Your task: In the records below, find the line that contains "if (n_b2b == 0" and repeat it, along with each line after it, exactly as written.

Collected data:

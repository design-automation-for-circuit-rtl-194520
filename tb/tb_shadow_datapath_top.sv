// tb_shadow_datapath_top: end-to-end test of the whole design at its
// default sizes (32-bit datapaths, 2-bit residues modulo 3).
//
// Every clock (with random gaps) all seven self-checking datapaths get new
// operands, either "small" ones (below 2^15, so no result can overflow and
// err must stay 0) or full-range ones with a random number of leading zeros.
// Results of the MACs, inner product and matrix product are compared with a
// full-precision reference, their err outputs with a residue model; for the
// scalar-vector, outer and matrix-vector products err must be 0 on small
// operands. The residue unit is checked exhaustively on the side.
// Mechanisms counted (each must occur): an error flagged by each datapath,
// a clean result from each, back-to-back issue, and the all-ones (-0)
// encoding of zero leaving the residue unit.
module tb_shadow_datapath_top;
  int checks = 0, failures = 0;
  int cycle = 0;
  logic clk = 0, rst_n = 1;
  always #5 clk = ~clk;
  always @(posedge clk) cycle <= cycle + 1;

  logic [31:0] mac_a, mac_b, mac_c, mac_y; logic mac_err;
  logic pmac_in_vld, pmac_out_vld, pmac_err_vld, pmac_err; logic [31:0] pmac_a, pmac_b, pmac_c, pmac_y;
  logic svp_out_vld, svp_err_vld, svp_err; logic [31:0] svp_s; logic [2:0][31:0] svp_v, svp_y;
  logic ip_out_vld, ip_err_vld, ip_err; logic [2:0][31:0] ip_a, ip_b; logic [31:0] ip_y;
  logic op_out_vld, op_err_vld, op_err; logic [2:0][31:0] op_a, op_b; logic [2:0][2:0][31:0] op_y;
  logic mv_out_vld, mv_err_vld, mv_err; logic [1:0][2:0][31:0] mv_m; logic [2:0][31:0] mv_v; logic [1:0][31:0] mv_y;
  logic mm_out_vld, mm_err_vld, mm_err; logic [1:0][1:0][31:0] mm_a, mm_b, mm_c;
  logic [31:0] ru_x; logic [1:0] ru_a, ru_b, ru_xres, ru_sum, ru_diff, ru_prod;
  logic vld;

  shadow_datapath_top dut (
    .clk(clk), .rst_n(rst_n),
    .mac_a(mac_a), .mac_b(mac_b), .mac_c(mac_c), .mac_y(mac_y), .mac_err(mac_err),
    .pmac_in_vld(vld), .pmac_a(pmac_a), .pmac_b(pmac_b), .pmac_c(pmac_c),
    .pmac_out_vld(pmac_out_vld), .pmac_y(pmac_y), .pmac_err_vld(pmac_err_vld), .pmac_err(pmac_err),
    .svp_in_vld(vld), .svp_s(svp_s), .svp_v(svp_v),
    .svp_out_vld(svp_out_vld), .svp_y(svp_y), .svp_err_vld(svp_err_vld), .svp_err(svp_err),
    .ip_in_vld(vld), .ip_a(ip_a), .ip_b(ip_b),
    .ip_out_vld(ip_out_vld), .ip_y(ip_y), .ip_err_vld(ip_err_vld), .ip_err(ip_err),
    .op_in_vld(vld), .op_a(op_a), .op_b(op_b),
    .op_out_vld(op_out_vld), .op_y(op_y), .op_err_vld(op_err_vld), .op_err(op_err),
    .mv_in_vld(vld), .mv_m(mv_m), .mv_v(mv_v),
    .mv_out_vld(mv_out_vld), .mv_y(mv_y), .mv_err_vld(mv_err_vld), .mv_err(mv_err),
    .mm_in_vld(vld), .mm_a(mm_a), .mm_b(mm_b),
    .mm_out_vld(mm_out_vld), .mm_c(mm_c), .mm_err_vld(mm_err_vld), .mm_err(mm_err),
    .ru_x(ru_x), .ru_a(ru_a), .ru_b(ru_b),
    .ru_xres(ru_xres), .ru_sum(ru_sum), .ru_diff(ru_diff), .ru_prod(ru_prod)
  );

  typedef struct {
    int          cyc;
    bit          sml;
    logic [31:0] pmac_y, ip_y;
    logic [1:0][1:0][31:0] mm_c;
    bit          pmac_e, ip_e, mm_e;
  } op_t;
  op_t res_q[$], err_q[$];

  // per-datapath counts of flagged errors and clean results: mac pmac svp ip op mv mm
  int n_det[7], n_clean[7];
  int n_b2b = 0, n_negzero = 0;

  function automatic logic [31:0] rnd(bit sml);
    if (sml) return 32'($urandom % 32768);
    return $urandom >> ($urandom % 33);
  endfunction

  function automatic bit ovf(logic [127:0] full);
    return (full % 3) != 128'(full[31:0] % 3);
  endfunction

  initial begin
    repeat (20000) @(posedge clk);
    failures++; $display("watchdog");
    $display("TB_RESULT checks=%0d failures=%0d", checks, failures); $finish;
  end

  always @(posedge clk) if (rst_n) begin
    if (pmac_out_vld) begin
      op_t o;
      checks++;
      if (res_q.size() == 0) begin failures++; $display("unexpected result"); end
      else begin
        o = res_q.pop_front();
        if (cycle != o.cyc + 1 || pmac_y != o.pmac_y || ip_y != o.ip_y || mm_c != o.mm_c ||
            !svp_out_vld || !ip_out_vld || !op_out_vld || !mv_out_vld || !mm_out_vld) begin
          failures++; $display("result mismatch at %0d", cycle);
        end
      end
    end
    if (pmac_err_vld) begin
      op_t o;
      bit [6:0] e;
      checks++;
      e = {mm_err, mv_err, op_err, ip_err, svp_err, pmac_err, 1'b0};
      if (err_q.size() == 0) begin failures++; $display("unexpected err_vld"); end
      else begin
        o = err_q.pop_front();
        if (cycle != o.cyc + 3 || pmac_err != o.pmac_e || ip_err != o.ip_e || mm_err != o.mm_e ||
            !svp_err_vld || !ip_err_vld || !op_err_vld || !mv_err_vld || !mm_err_vld ||
            (o.sml && e != 0)) begin
          failures++; $display("err mismatch at %0d: %b", cycle, e);
        end
      end
      for (int k = 1; k < 7; k++) if (e[k]) n_det[k]++; else n_clean[k]++;
    end
  end

  initial begin
    logic [127:0] full;
    bit sml, prev = 0;
    op_t o;
    vld = 0;
    {mac_a, mac_b, mac_c, pmac_a, pmac_b, pmac_c, svp_s} = '0;
    svp_v = '0; ip_a = '0; ip_b = '0; op_a = '0; op_b = '0; mv_m = '0; mv_v = '0; mm_a = '0; mm_b = '0;
    ru_x = 0; ru_a = 0; ru_b = 0;
    #1 rst_n = 0;
    repeat (2) @(negedge clk);
    rst_n = 1;
    for (int t = 0; t < 1500; t++) begin
      @(negedge clk);
      sml = ($urandom % 3) == 0;
      vld = ($urandom % 4) != 0;
      mac_a = rnd(sml); mac_b = rnd(sml); mac_c = rnd(sml);
      pmac_a = rnd(sml); pmac_b = rnd(sml); pmac_c = rnd(sml);
      svp_s = rnd(sml);
      for (int i = 0; i < 3; i++) begin
        svp_v[i] = rnd(sml); ip_a[i] = rnd(sml); ip_b[i] = rnd(sml);
        op_a[i] = rnd(sml); op_b[i] = rnd(sml); mv_v[i] = rnd(sml);
        mv_m[0][i] = rnd(sml); mv_m[1][i] = rnd(sml);
      end
      for (int i = 0; i < 2; i++) for (int k = 0; k < 2; k++) begin mm_a[i][k] = rnd(sml); mm_b[i][k] = rnd(sml); end
      ru_x = $urandom; ru_a = 2'(t); ru_b = 2'(t >> 2);
      #1;
      // combinational MAC and residue unit, checked in the same cycle
      full = 128'(mac_a) * 128'(mac_b) + 128'(mac_c);
      checks += 6;
      if (mac_y != full[31:0] || mac_err != ovf(full)) begin failures++; $display("mac mismatch"); end
      if (mac_err) n_det[0]++; else n_clean[0]++;
      if (int'(ru_xres) % 3 != int'(ru_x % 3)) begin failures++; $display("ru reducer"); end
      if (int'(ru_sum) % 3 != (int'(ru_a) + int'(ru_b)) % 3) begin failures++; $display("ru add"); end
      if (int'(ru_diff) % 3 != (int'(ru_a) - int'(ru_b) + 3) % 3) begin failures++; $display("ru sub"); end
      if (int'(ru_prod) % 3 != (int'(ru_a) * int'(ru_b)) % 3) begin failures++; $display("ru mul"); end
      if (ru_sum == 2'b11 || ru_diff == 2'b11 || ru_prod == 2'b11 || ru_xres == 2'b11) n_negzero++;
      if (vld) begin
        if (prev) n_b2b++;
        o.cyc = cycle; o.sml = sml;
        full = 128'(pmac_a) * 128'(pmac_b) + 128'(pmac_c);
        o.pmac_y = full[31:0]; o.pmac_e = ovf(full);
        full = 0; for (int i = 0; i < 3; i++) full += 128'(ip_a[i]) * 128'(ip_b[i]);
        o.ip_y = full[31:0]; o.ip_e = ovf(full);
        o.mm_e = 0;
        for (int i = 0; i < 2; i++) for (int j = 0; j < 2; j++) begin
          full = 0; for (int k = 0; k < 2; k++) full += 128'(mm_a[i][k]) * 128'(mm_b[k][j]);
          o.mm_c[i][j] = full[31:0]; o.mm_e |= ovf(full);
        end
        res_q.push_back(o); err_q.push_back(o);
      end
      prev = vld;
    end
    @(negedge clk); vld = 0;
    repeat (6) @(negedge clk);
    checks++;
    if (res_q.size() != 0 || err_q.size() != 0) begin failures++; $display("missing results"); end
    for (int k = 0; k < 7; k++) begin
      checks++;
      if (n_det[k] == 0 || n_clean[k] == 0) begin failures++; $display("datapath %0d: detected %0d clean %0d", k, n_det[k], n_clean[k]); end
    end
    checks++;
    if (n_b2b == 0 || n_negzero == 0) begin failures++; $display("back-to-back or -0 never seen"); end
    $display("detected: mac %0d pmac %0d svp %0d ip %0d op %0d mv %0d mm %0d", n_det[0], n_det[1], n_det[2], n_det[3], n_det[4], n_det[5], n_det[6]);
    $display("clean:    mac %0d pmac %0d svp %0d ip %0d op %0d mv %0d mm %0d", n_clean[0], n_clean[1], n_clean[2], n_clean[3], n_clean[4], n_clean[5], n_clean[6]);
    $display("back_to_back=%0d negative_zero=%0d", n_b2b, n_negzero);
    $display("TB_RESULT checks=%0d failures=%0d", checks, failures);
    $finish;
  end
endmodule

Solution to the exercise:
    if (n_b2b == 0 || n_negzero == 0) begin failures++; $display("back-to-back or -0 never seen"); end
    $display("detected: mac %0d pmac %0d svp %0d ip %0d op %0d mv %0d mm %0d", n_det[0], n_det[1], n_det[2], n_det[3], n_det[4], n_det[5], n_det[6]);
    $display("clean:    mac %0d pmac %0d svp %0d ip %0d op %0d mv %0d mm %0d", n_clean[0], n_clean[1], n_clean[2], n_clean[3], n_clean[4], n_clean[5], n_clean[6]);
    $display("back_to_back=%0d negative_zero=%0d", n_b2b, n_negzero);
    $display("TB_RESULT checks=%0d failures=%0d", checks, failures);
    $finish;
  end
endmodule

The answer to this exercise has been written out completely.